Nie znaczy to oczywiście, że zabrakło kontrdemonstrantów. Na skraju pl. Piłsudskiego przycupnęła kilkunastoosobowa grupa przeciwników aborcji. Korzystając z mocnego nagłośnienia, odmawiali różaniec, mówili o dyskryminacji katolików i nagonce na księży.
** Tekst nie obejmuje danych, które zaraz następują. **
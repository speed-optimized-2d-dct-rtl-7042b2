// dct_rac: ROM and accumulator (RAC) computing one DCT coefficient by
// distributed arithmetic, P bit planes per cycle.
//
// Each cycle a slice of P bit planes arrives, MSB first, each plane being a
// 4-bit address (one bit of each of the four butterfly outputs). P copies of
// the coefficient ROM are read in parallel: with P = 2 the even-indexed and
// the odd-indexed bit plane of the slice, with P = 4 four consecutive planes.
// The ROM outputs are weighted by their position in the slice (plane j is
// shifted left by j) and added into a partial sum; the accumulator then
// shifts its feedback left by P and adds the partial sum. The inputs are two's
// complement, so in the first slice the most significant plane (the sign
// plane) is subtracted rather than added. P = 1 gives the plain one-bit-per-
// cycle RAC.
//
// Pipeline: ROM read register, partial-sum register, accumulator, so a slice
// reaches the accumulator three cycles after it is presented. done is high
// for one cycle, the cycle in which acc holds a finished sum; acc keeps it
// until the next word's first slice reaches the accumulator. Slices of
// consecutive words may follow back to back.
// The accumulator is ACC_W = 20 bits as in the reference design; the ROM and
// accumulator widths follow it, the register between ROM and adder is this
// design's choice for speed.
module dct_rac
  import dct_pkg::*;
#(
  parameter int unsigned K = 0,           // coefficient index 0..7
  parameter int unsigned P = 2            // bit planes (ROM copies) per cycle
) (
  input  logic                      clk,
  input  logic                      rst_n,
  input  logic                      valid,   // a slice is on addr
  input  logic                      first,   // slice holds the sign plane
  input  logic                      last,    // slice holds the LSB plane
  input  logic [HALF-1:0]           addr [P],
  output logic signed [ACC_W-1:0]   acc,
  output logic                      done
);

  localparam int unsigned PS_W = ROM_W + P + 1;

  logic signed [ROM_W-1:0] rom_d [P];
  logic signed [ROM_W:0]   rom_q [P];
  logic                    a_valid, a_first, a_last;
  logic signed [PS_W-1:0]  psum;
  logic                    b_valid, b_first, b_last;

  for (genvar j = 0; j < P; j++) begin : g_rom
    dct_rom #(.K(K)) u_rom (.addr(addr[j]), .data(rom_d[j]));
  end

  // Stage A: ROM read, sign plane negated.
  always_ff @(posedge clk) begin
    for (int unsigned j = 0; j < P; j++)
      if (first && j == P - 1) rom_q[j] <= -(ROM_W+1)'(rom_d[j]);
      else                     rom_q[j] <=  (ROM_W+1)'(rom_d[j]);
  end

  // Stage B: weight the planes of the slice and add them.
  always_ff @(posedge clk) begin
    logic signed [PS_W-1:0] t;
    t = '0;
    for (int unsigned j = 0; j < P; j++)
      t += PS_W'(rom_q[j]) <<< j;
    psum <= t;
  end

  // Stage C: scaling accumulator.
  always_ff @(posedge clk) begin
    if (b_valid) begin
      if (b_first) acc <= ACC_W'(psum);
      else         acc <= (acc <<< P) + ACC_W'(psum);
    end
  end

  always_ff @(posedge clk or negedge rst_n) begin
    if (!rst_n) begin
      a_valid <= 1'b0; a_first <= 1'b0; a_last <= 1'b0;
      b_valid <= 1'b0; b_first <= 1'b0; b_last <= 1'b0;
      done    <= 1'b0;
    end else begin
      a_valid <= valid;   a_first <= valid & first;   a_last <= valid & last;
      b_valid <= a_valid; b_first <= a_first;         b_last <= a_last;
      done    <= b_valid & b_last;
    end
  end

endmodule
O dyskryminacji katolików sporo mówiło też kilka osób towarzyszących ultraprawicowemu blogerowi Marcinowi Roli. Ci próbowali się wmieszać w wiec przeciw przemocy i dyskutować z jego uczestnikami. Byli przyjmowani raczej życzliwie. Potężny mężczyzna z brodą, w koszulce z orłem i tęczową flagą zarzuconą na ramiona, przedstawiający się jako PKS – Polak, katolik, socjalista, wciąż wyciągał do nich rękę.
– Niech mi pan poda rękę.
– Ale z jakiej racji?
– No jak Polak Polakowi.
– Ale ja mam zajęte ręce.
Po kilkunastu minutach prawicowcy odchodzą, antyaborcjoniści nadal się modlą, trwa też wiec.
Czytaj także: „Przeszliśmy przez Białystok, przejdziemy wszędzie”. Manifestacja w Warszawie
Brakowało kiełbasek z grilla
Sam wiec mocno przypominał konwencję partyjną. Była duża scena, profesjonalne nagłośnienie. Kolejnych mówców zapowiadało dwoje konferansjerów. Za nimi grupa dzieci z hasłem „Polska przeciw przemocy”. W przerwach muzyka, czasem nawet na żywo.
– Brakuje tylko kiełbasek z grilla – komentował ktoś z przekąsem. Tłum zresztą nie był nieprzebrany.